Не знаю, могли ли когда-нибудь самые важные обстоятельства изменить хоть на минуту привычки этого человека; разумеется, что, прибыв теперь в Польшу, он был неслыханно огорчён её демократизацией, революционным духом и состоянием беспокойства, которые тут нашёл. К этому сильно прибавлялось то, что эти события уменьшили его доходы. Естественно, он видел одно спасение для Польши в Маркграфе, в объединении его с русскими и отказа от глупых, как он их называл, утопий. В салонах Маркграфа он встречал графа Альберта, с которым немного были в родственных связях, через какую-то прабабку; с другой стороны следует знать, что граф был родным дядей и ближайшим кровным Ядвиги. Через несколько недель после прибытия его в Варшаву, именно на следующий день после отъезда Ядвиги, утром вошёл к нему с довольно хмурой миной граф Альберт. Началась беседа о текущих делах, Макс резко выступал против всего движения, как к ведущему к погибели.

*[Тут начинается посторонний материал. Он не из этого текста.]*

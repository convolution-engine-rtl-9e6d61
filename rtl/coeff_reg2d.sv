// 2D coefficient register.
//
// A ROWS x COLS array of PIX_W-bit coefficients (16x16 of 10 bits, as the
// document gives). One instruction writes a whole row of COLS values; every
// element is visible on rd_data at all times, so the map unit can read the
// complete stencil in parallel. Writes take effect at the rising clock edge;
// reset clears the array (the reset value is this design's choice).
module coeff_reg2d
  import ce_pkg::*;
#(
  parameter int unsigned ROWS = CROWS,
  parameter int unsigned COLS = CCOLS
) (
  input  logic                         clk,
  input  logic                         rst_n,
  input  logic                         wr_en,
  input  logic [$clog2(ROWS)-1:0]      wr_row,
  input  pix_t [COLS-1:0]              wr_data,
  output pix_t [ROWS-1:0][COLS-1:0]    rd_data
);

  pix_t [ROWS-1:0][COLS-1:0] mem;

  always_ff @(posedge clk or negedge rst_n) begin
    if (!rst_n)     mem <= '0;
    else if (wr_en) mem[wr_row] <= wr_data;
  end

  assign rd_data = mem;

endmodule
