// Self-checking testbench for coeff_reg2d: checks reset clears the array,
// then writes random rows in random order and compares every element with a
// reference array after each write.
module tb_coeff_reg2d;
  import ce_pkg::*;
  logic clk = 0, rst_n = 0;
  logic wr_en;
  logic [3:0] wr_row;
  pix_t [15:0] wr_data;
  pix_t [15:0][15:0] rd_data;
  int checks = 0, failures = 0;
  int model [16][16];

  coeff_reg2d dut (.*);
  always #5 clk = ~clk;

  initial begin
    repeat (2000) @(posedge clk);
    failures++;
    $display("watchdog expired");
    $display("TB_RESULT checks=%0d failures=%0d", checks, failures);
    $finish;
  end

  task automatic compare();
    for (int i = 0; i < 16; i++)
      for (int j = 0; j < 16; j++) begin
        checks++;
        if (int'(rd_data[i][j]) != model[i][j]) begin
          failures++;
          if (failures < 10) $display("mismatch [%0d][%0d] got %0d exp %0d", i, j, rd_data[i][j], model[i][j]);
        end
      end
  endtask

  initial begin
    wr_en = 0; wr_row = 0; wr_data = '0;
    foreach (model[i, j]) model[i][j] = 0;
    repeat (2) @(posedge clk);
    #1 rst_n = 1;
    compare();
    for (int n = 0; n < 100; n++) begin
      @(negedge clk);
      wr_en  = ($urandom % 4) != 0;
      wr_row = 4'($urandom);
      for (int j = 0; j < 16; j++) wr_data[j] = pix_t'($urandom);
      if (wr_en) for (int j = 0; j < 16; j++) model[wr_row][j] = int'(wr_data[j]);
      @(posedge clk); #1;
      compare();
    end
    $display("TB_RESULT checks=%0d failures=%0d", checks, failures);
    $finish;
  end
endmodule
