// Map unit: LANES identical ALUs working in lock step.
//
// Every lane applies the same map function to its pixel a (unsigned) and
// coefficient b, giving a signed MAP_W-bit result in the same cycle:
//   MAP_ABSDIFF |a-b|       (the sum-of-absolute-differences case)
//   MAP_MUL     a * b, b read as a signed two's-complement tap
//   MAP_AVG     (a+b+1)>>1
//   MAP_SUB     a-b
//   MAP_CMP     1 if a > b else 0
//   MAP_PASS    a
// The operation list and the 64-lane width follow the document; signed taps
// for multiply, rounding of the average and the sense of the comparison are
// this design's choices. Combinational.
module map_unit
  import ce_pkg::*;
#(
  parameter int unsigned N = LANES
) (
  input  map_op_e        op,
  input  pix_t [N-1:0]   a,
  input  pix_t [N-1:0]   b,
  output map_t [N-1:0]   y
);

  always_comb begin
    for (int unsigned l = 0; l < N; l++) begin
      map_t sa, sb, d;
      sa = map_t'({1'b0, a[l]});
      sb = map_t'({1'b0, b[l]});
      d  = sa - sb;
      unique case (op)
        MAP_ABSDIFF: y[l] = (d < 0) ? -d : d;
        MAP_MUL:     y[l] = sa * map_t'($signed(b[l]));
        MAP_AVG:     y[l] = (sa + sb + map_t'(1)) >>> 1;
        MAP_SUB:     y[l] = d;
        MAP_CMP:     y[l] = (a[l] > b[l]) ? map_t'(1) : map_t'(0);
        default:     y[l] = sa;
      endcase
    end
  end

endmodule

– Но это, – говорил он, – это явная социальная революция, это окончательная погибель той нашей прекрасной старой Польши. Меня удивляет только, что эта зараза революции охватывает даже здоровые умы, что тут всё настроено, так дивно расположено, что даже в защиту правды отозваться нельзя. La situation est grave.
– Да, – говорил Альберт, – а что удивительней, горстка людей, которая это движение создала, сумела его расширить, сделать его заразным и поэтичной стороной своих доктрин потянуть всё, что народ имел в себе наиболее горячего. Ничего более болезненного для меня не было, – прибавил он, – чем вид особенно одной души, одного ума, подхваченного очарованием этой борьбы, этот ум на самом деле заслуживал иную судьбу и должен был развиться в ином направлении.
– О ком же эта речь? – спросил Макс. – Если разрешено спросить.
Альберт вздохнул и помрачнел.
– Грустная эта история, – сказал он, – но как близкому родственнику тайны из неё делать не буду. Вы давно видели вашу племянницу, панну Ядвигу?
– О! Давно, год или больше, но уже тогда это милое создание показалось мне для своего пола и возраста слишком мужественным и демократичным, не видел её со смерти моей сестры; пребывает, возможно, за границей.